Born'un en sevdiği temalardan biri Türkler ve Osmanlılardır. Yalnızca bu sergi vesilesiyle değil, 1999'da kendi ülkesinde Slovart Yayınları'nca basılan hacimli kitabında da çok sayıda Türkiye çizimi yer alır. İngres, Gerome, Zonaro vs. gibi ressamların pek sevdiği Doğu/Şark imgeleri Born'da da hatırı sayılır kadar çoktur. Oryantalizm gibi netameli bir konuda kalem oynatmak tehlikeli sularda yüzmektir. Doğu'ya dair Batı'da üretilen her şeyi Oryantalist tahayyüllün parçası saymak, toptancılık olur. Yaygın kanı, Oryantalizmin gerçek Doğu'yu değil Oryantalistlerin görmek istedikleri bir Doğu'yu yansıttığıdır.

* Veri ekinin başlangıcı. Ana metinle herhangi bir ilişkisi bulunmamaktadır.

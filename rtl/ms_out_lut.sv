// ms_out_lut - output data conversion for one of the four selected muons.
//
// Three parts convert a sorter output to GMT units:
//   * Rank LUT, 512 x 8: address {0, 0, Rank[6:0]}, data {Quality[2:0], Pt[4:0]}.
//     Its initial content is the identity (data = address), because the SP
//     rank already is {Quality[1:0], Pt[4:0]} and Quality[2] is 0.
//   * Phi LUT, 512 x 8: address {SP_ID[3:0], Phi_SP[4:0]}, data Phi_GMT[7:0].
//     Initial content: Phi_SP + 6 + 24*((SP_ID-1) mod 6) for SP_ID 1..12 (each
//     sector covers 60 degrees = 24 bins of 2.5 degrees and sector 1 starts at
//     bin 6); 0 for the unused SP_ID values 0 and 13..15.
//   * Eta decoder: Eta_GMT = {SP_ID >= 7, Eta_SP[4:0]}: SP7..SP12 form the
//     negative endcap.
// Both LUTs can be read and written from VME at byte offset BASE + 2*address:
// data bits [15:8] are the Rank LUT, bits [7:0] the Phi LUT.
//
// Timing: the LUTs are synchronous memories read on ce; `out` is valid one bx
// after `in`.  VME read data appears one cycle after the read strobe.
// The LUT sizes, address and data assignments, the VME data lines, initial
// contents and eta decoding follow the specification; loading the initial contents at
// configuration is this design's choice.
module ms_out_lut
  import ms_pkg::*;
#(
  parameter int          LUT_DEPTH = 512,
  parameter logic [18:0] BASE      = A_LUT
)(
  input  logic        clk,
  input  logic        rst,
  input  logic        ce,
  input  sel_muon_t   in,
  output conv_muon_t  out,
  input  reg_req_t    reg_req,
  output logic [15:0] reg_rdata
);

  localparam int AW = $clog2(LUT_DEPTH);

  logic [7:0] rank_lut [LUT_DEPTH];
  logic [7:0] phi_lut  [LUT_DEPTH];

  initial begin
    for (int a = 0; a < LUT_DEPTH; a++) begin
      int id, ph;
      rank_lut[a] = 8'(a);
      id = (a >> 5) & 15;
      ph = a & 31;
      phi_lut[a]  = (id >= 1 && id <= 12) ? 8'(ph + 6 + 24 * ((id - 1) % 6)) : 8'd0;
    end
  end

  logic          hit;
  logic [AW-1:0] vaddr;
  logic [AW-1:0] r_addr, p_addr;

  assign hit    = (reg_req.addr >= BASE[18:1]) &&
                  (reg_req.addr <  BASE[18:1] + 18'(LUT_DEPTH));
  assign vaddr  = AW'(reg_req.addr - BASE[18:1]);
  assign r_addr = AW'({2'b00, in.mu.rank});
  assign p_addr = AW'({in.sp_id, in.mu.phi});

  always_ff @(posedge clk) begin
    if (reg_req.wr && hit) begin
      rank_lut[vaddr] <= reg_req.wdata[15:8];
      phi_lut[vaddr]  <= reg_req.wdata[7:0];
    end
  end

  always_ff @(posedge clk) begin
    if (rst) begin
      out       <= '0;
      reg_rdata <= '0;
    end else begin
      reg_rdata <= (reg_req.rd && hit) ? {rank_lut[vaddr], phi_lut[vaddr]} : 16'h0000;
      if (ce) begin
        {out.quality, out.pt} <= rank_lut[r_addr];
        out.phi   <= phi_lut[p_addr];
        out.eta   <= {in.sp_id >= 4'd7, in.mu.eta};
        out.hl    <= in.mu.hl;
        out.c     <= in.mu.c;
        out.vc    <= in.mu.vc;
        out.se    <= in.se;
        out.bx0   <= in.bx0;
        out.valid <= (in.mu.rank != 7'd0);
      end
    end
  end

endmodule
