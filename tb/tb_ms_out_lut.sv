// tb_ms_out_lut - self-checking test of the Rank/Phi LUTs and eta decoder.
//
// Checks the power-up contents through the datapath (Rank LUT identity,
// Phi offsets 6, 30, 54, 78, 102, 126 for SP1/7 .. SP6/12, eta bit 5 set for
// SP7..SP12), one bx latency, VME read-back of both tables, and that words
// written over VME change the conversion.
module tb_ms_out_lut;
  import ms_pkg::*;

  localparam logic [18:0] BASE = 19'h00800;
  localparam int OFS [6] = '{6, 30, 54, 78, 102, 126};

  logic clk = 0, rst = 1, ce = 0;
  sel_muon_t in;
  conv_muon_t out;
  reg_req_t reg_req = '0;
  logic [15:0] reg_rdata;
  int checks = 0, failures = 0;

  ms_out_lut #(.BASE(BASE)) dut (.*);

  always #5 clk = ~clk;

  initial begin
    #1000000;
    failures++;
    $display("TB_RESULT checks=%0d failures=%0d", checks, failures);
    $finish;
  end

  task automatic chk(logic c, string msg);
    checks++;
    if (!c) begin failures++; $display("FAIL: %s", msg); end
  endtask

  task automatic vme(logic wr, int a, logic [15:0] d, output logic [15:0] r);
    reg_req = '{wr: wr, rd: !wr, addr: 18'((BASE + 19'(2*a)) >> 1), wdata: d};
    @(posedge clk);
    #1 reg_req = '0;
    r = reg_rdata;
  endtask

  task automatic convert(sel_muon_t s);
    in = s; ce = 1;
    @(posedge clk);
    #1 ce = 0;
  endtask

  initial begin
    logic [15:0] r;
    in = '0;
    @(posedge clk); #1 rst = 0;
    for (int t = 0; t < 2000; t++) begin
      sel_muon_t s;
      int id;
      s = sel_muon_t'({$urandom});
      id = $urandom_range(1, 12);
      s.sp_id = 4'(id);
      convert(s);
      chk(out.pt == s.mu.rank[4:0] && out.quality == {1'b0, s.mu.rank[6:5]}, "rank identity");
      chk(out.phi == 8'(s.mu.phi + OFS[(id - 1) % 6]), $sformatf("phi sp %0d phi %0d -> %0d", id, s.mu.phi, out.phi));
      chk(out.eta == {id >= 7, s.mu.eta}, "eta decoder");
      chk(out.hl == s.mu.hl && out.c == s.mu.c && out.vc == s.mu.vc &&
          out.se == s.se && out.bx0 == s.bx0 && out.valid == (s.mu.rank != 0), "pass-through bits");
    end
    // VME read-back of the default tables
    vme(0, 9'h05A, 0, r);   // rank address 0x5A, SP_ID 2, phi 26
    chk(r == {8'h5A, 8'(26 + 30)}, $sformatf("VME read %h", r));
    // overwrite one word and use it
    vme(1, 9'h063, 16'hA5C3, r);
    vme(0, 9'h063, 0, r);
    chk(r == 16'hA5C3, "VME write/read");
    begin
      sel_muon_t s;
      s = '0;
      s.mu.rank = 7'h63; s.sp_id = 4'd3; s.mu.phi = 5'd3;   // address 0x63 in both tables
      convert(s);
      chk({out.quality, out.pt} == 8'hA5 && out.phi == 8'hC3, "converted with written LUT");
    end
    $display("TB_RESULT checks=%0d failures=%0d", checks, failures);
    $finish;
  end
endmodule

Born otobiyografisinde: "Merzifonlu Kara Mustafa Paşa Viyana'da yenilmeseydi harika olurdu.Türbanlar ve feslerle oturup nargile içiyor olurduk" dediğinde Pierre Loti'nin Şark tahayyüllünü anımsarız. Ancak yine de ikisi aynı şey değildir. Zira çizerler, her şeyi olduğu gibi kelimeleri de eğip bükerler.
Born Loti gibi İstanbul'da yerleşik bir hayat sürmemiştir. Çeşitli kereler Türkiye'de bulunmuştur. Onun yapıtlarında Doğu ötekileştirilmez, bilakis içselleştirilir.
Yine de ilginç bir tesadüfe parmak basalım: Edward Said'in ünlü kitabı Oryantalizm'in Metis Yayınları'ndan çıkan çevirisinde kapak fotoğrafı olarak Pierre Loti'nin İstanbul'a gelişi kullanıldı. Born'da 1990 yılında Pierre Loti'nin İstanbul'a gelişini çizmiş. Bir katarın önünde Gazi Osman Paşa'yı, onun arkasında Fatih Sultan Mehmet'i en arkada da doğulu kıyafetler içinde Pierre Loti'yi görürüz.
Born'un Oryantalistliği tartışma konusu. En azından bu konuda söylediği bir cümleyi bilmiyoruz. Buna karşın Macourek'in yazdığı metinde Born'un kendini inanmış bir Türk milliyetçisi olarak tanımladığı belirtiliyor. Oysa aynı metnin başka bir yerinde Bohemya doğumlu sanatçının milliyetçiliğin kendisini saçma bulduğu belirtilir. O kendini Avusturya- Macaristan İmparatorluğuna bağlı bir monarşi yanlısı olarak tanımlar.
Moiz Kohen gibi bir Yahudi Türk milliyetçisinin varlığı bilinir ama Çek bir Türk milliyetçisi hakikaten ilginç.
Yine de tekrar etmekte fayda var: "çizerler her şeyi eğerler."
Adolf Born Sergisi Yapı Kredi Sermet Çifter Salonu'nda. 25 Mart'a kadar açık.